The minimum and maximum resonant wavelengths of an FBG array inscribed by the proposed Talbot interferometer without compensating of OPD were experimentally explored. From Table 1 and Equation (4), we could see that a larger rotation angle Φ was necessary for the inscription of FBG with a shorter or longer resonant wavelength. However, a larger rotation angle Φ brought about a serious problem, i.e., the OPD between the two interference beams were larger, which may result in the degeneration of interference pattern according to the detailed analyses presented in [23]. Figure 8 shows an inscribed FBG array with resonant wavelength ranging from ~1269.8 to ~1838.5 nm. The minimum and maximum central wavelength achieved without OPD compensation was ~1269.8 and 1838.5, respectively.
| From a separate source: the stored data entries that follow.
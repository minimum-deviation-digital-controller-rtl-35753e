// Testbench for pid_compensator.
//
// Applies random errors on random sample strobes and compares d_out and d_int
// after every clk with a reference model of the positional PID written in the
// testbench (integer arithmetic with FRAC fraction bits, saturation of the
// integrator and of the output to [0, 2^DW - 1]). Randomly asserts tr_mode
// and checks that the integrator and output are preset to d_steady and that
// after the hand-back the first sample has no derivative kick (the error
// history follows e while tr_mode is high). Runs at the default parameters
// (13-bit duty, Kp = 5, Ki = 2, Kd = 40 scaled by 64).
// Own choices: clock period 1 ns; error range +-32; sample strobes every 2 to
// 6 clk.
module tb_pid_compensator;
  timeunit 1ns; timeprecision 1ps;

  localparam int DW = 13, EW = 7, FRAC = 6, KP = 320, KI = 128, KD = 2560;
  localparam longint UMAX = ((longint'(1) << DW) - 1) <<< FRAC;

  int checks = 0, failures = 0, n_sat = 0, n_tr = 0;
  logic clk = 1'b0, rst_n = 1'b0;
  logic sample = 1'b0, tr_mode = 1'b0;
  logic signed [EW-1:0] e_in = '0;
  logic [DW-1:0] d_steady = '0, d_out, d_int;

  always #0.5 clk = ~clk;

  pid_compensator dut (.*);

  task automatic check(input bit ok, input string msg);
    checks++;
    if (!ok) begin
      failures++;
      $display("FAIL: %s (t=%0t)", msg, $time);
    end
  endtask

  function automatic longint sat(input longint v);
    if (v > UMAX) return UMAX;
    if (v < 0)    return 0;
    return v;
  endfunction

  longint m_acc = 0, m_u = 0, m_e1 = 0;
  always @(posedge clk) begin
    if (rst_n) begin
      if (tr_mode) begin
        m_acc <= longint'(d_steady) <<< FRAC;
        m_u   <= longint'(d_steady) <<< FRAC;
        m_e1  <= longint'(e_in);
      end else if (sample) begin
        longint a;
        a = sat(m_acc + KI * longint'(e_in));
        m_acc <= a;
        m_u   <= sat(a + KP * longint'(e_in) + KD * (longint'(e_in) - m_e1));
        m_e1  <= longint'(e_in);
      end
    end
  end

  always @(negedge clk) begin
    if (rst_n) begin
      check(longint'(d_out) == (m_u >>> FRAC), "d_out matches model");
      check(longint'(d_int) == (m_acc >>> FRAC), "d_int matches model");
      if (d_out == '1 || (d_out == 0 && m_acc == 0)) n_sat++;
    end
  end

  initial begin
    #400000;
    $display("FAIL: watchdog");
    failures++;
    $display("TB_RESULT checks=%0d failures=%0d", checks, failures);
    $finish;
  end

  initial begin
    int bias;
    repeat (3) @(negedge clk);
    rst_n = 1'b1;
    for (int blk = 0; blk < 60; blk++) begin
      bias = int'($urandom_range(0, 40)) - 20;
      repeat (50) begin
        @(negedge clk);
        e_in   = EW'(bias + int'($urandom_range(0, 24)) - 12);
        sample = 1'b1;
        @(negedge clk) sample = 1'b0;
        repeat ($urandom_range(0, 4)) @(negedge clk);
      end
      if ($urandom_range(0, 2) == 0) begin
        // Suppression mode: preset, then hand back with a held error.
        @(negedge clk);
        d_steady = DW'($urandom_range(500, 7000));
        e_in     = EW'(int'($urandom_range(0, 16)) - 8);
        tr_mode  = 1'b1;
        n_tr++;
        repeat (5) @(negedge clk);
        check(d_out == d_steady && d_int == d_steady, "preset to d_steady in tr_mode");
        tr_mode = 1'b0;
        sample  = 1'b1;
        @(negedge clk) sample = 1'b0;
        // First sample after hand-back: same e, no derivative term.
        check(int'(d_out) - int'(d_steady) <= (KP + KI) * 8 / 64 + 1 &&
              int'(d_steady) - int'(d_out) <= (KP + KI) * 8 / 64 + 1,
              "no derivative kick after hand-back");
      end
    end
    check(n_tr > 5, "tr_mode presets exercised");
    check(n_sat > 0, "saturation exercised");
    $display("TB_RESULT checks=%0d failures=%0d", checks, failures);
    $finish;
  end

endmodule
The exposure time for the ten FBGs were 100, 80, 60, 40, 20, 40, 60, 80, 100 and 100 s—corresponding the resonant wavelength of 1269.8, 1327.7, 1391.7, 1460.2, 1538.6, 1627.1, 1675.4, 1729.3, 1780.7 and 1838.5 nm, respectively. It is worth noting that the FBG inscription efficiency declined significantly with the increasing of the rotation angle Φ. The reflection intensity and inscription efficiency reach maximum when the rotation angle Φ was 0. This agrees well with the analyses presented in [23]. This adverse impact was aggravated for a femtosecond laser Talbot interferometer FBG inscription system due to the ultrashort coherent length of femtosecond pulse (several tens micrometer).

Considering the wavelength versatility (1200–1900 nm) of the proposed FBG inscription system and the achieved minimum peak interval of ~0.4 nm, more than 1750 FBGs with separated central wavelength could be inscribed in a single SMF in theory. Here, two points are worth noting. First, the FBG inscription efficiency and the minimum or maximum resonant wavelength of FBG achieved were also affected by the emission spectrum of employed broadband source (BBS) and the transmission loss of the employed SMF. To be specific, the employed BBS was an amplified spontaneous emission white-light source, the light intensity at long wavelength or short wavelength was lower than that in the center of the emission spectrum. In addition, the employed SMF was optimized for the transmission of 1550 nm wavelength, light with a longer or shorter wavelength suffers a larger transmission loss. As such, the reflective intensity in short or long wavelength was already weak. Second, the proposed FBG inscription system could be improved further for fully automation online FBG inscriptions. By adding a motorized axial drag stage and linking all the motorized stage together by a LABVIEW program, fully automation, online inscriptions of FBG array in both H₂-free and H₂-loaded SMF could be achieved. This was of great significance in mass production and industrial application of FBG array in quasi-distributed optical fiber sensing networks.

4. Conclusions

In conclusion, a promising high-energy nanosecond-pulsed laser Talbot interferometer FBG inscription system was experimentally demonstrated. High FBG inscription efficiency and wide wavelength versatility (1200–1900 nm) were achieved without OPD compensation for the setup. The inscriptions of high-reflection FBG array in H₂-loaded SMF and weak-reflection FBG array in both H₂-loaded and H₂-free SMF were experimentally demonstrated, respectively. A dense FBG array that had a peak interval of ~0.4 nm was achieved by applying a constant weight to one end of the fiber. More than 1750 FBGs with separated central wavelength can be inscribed in a single SMF. The proposed FBG inscription system has advantages of excellent flexibility, high inscription efficiency, which is a promising candidate for mass production and industry application of FBG arrays.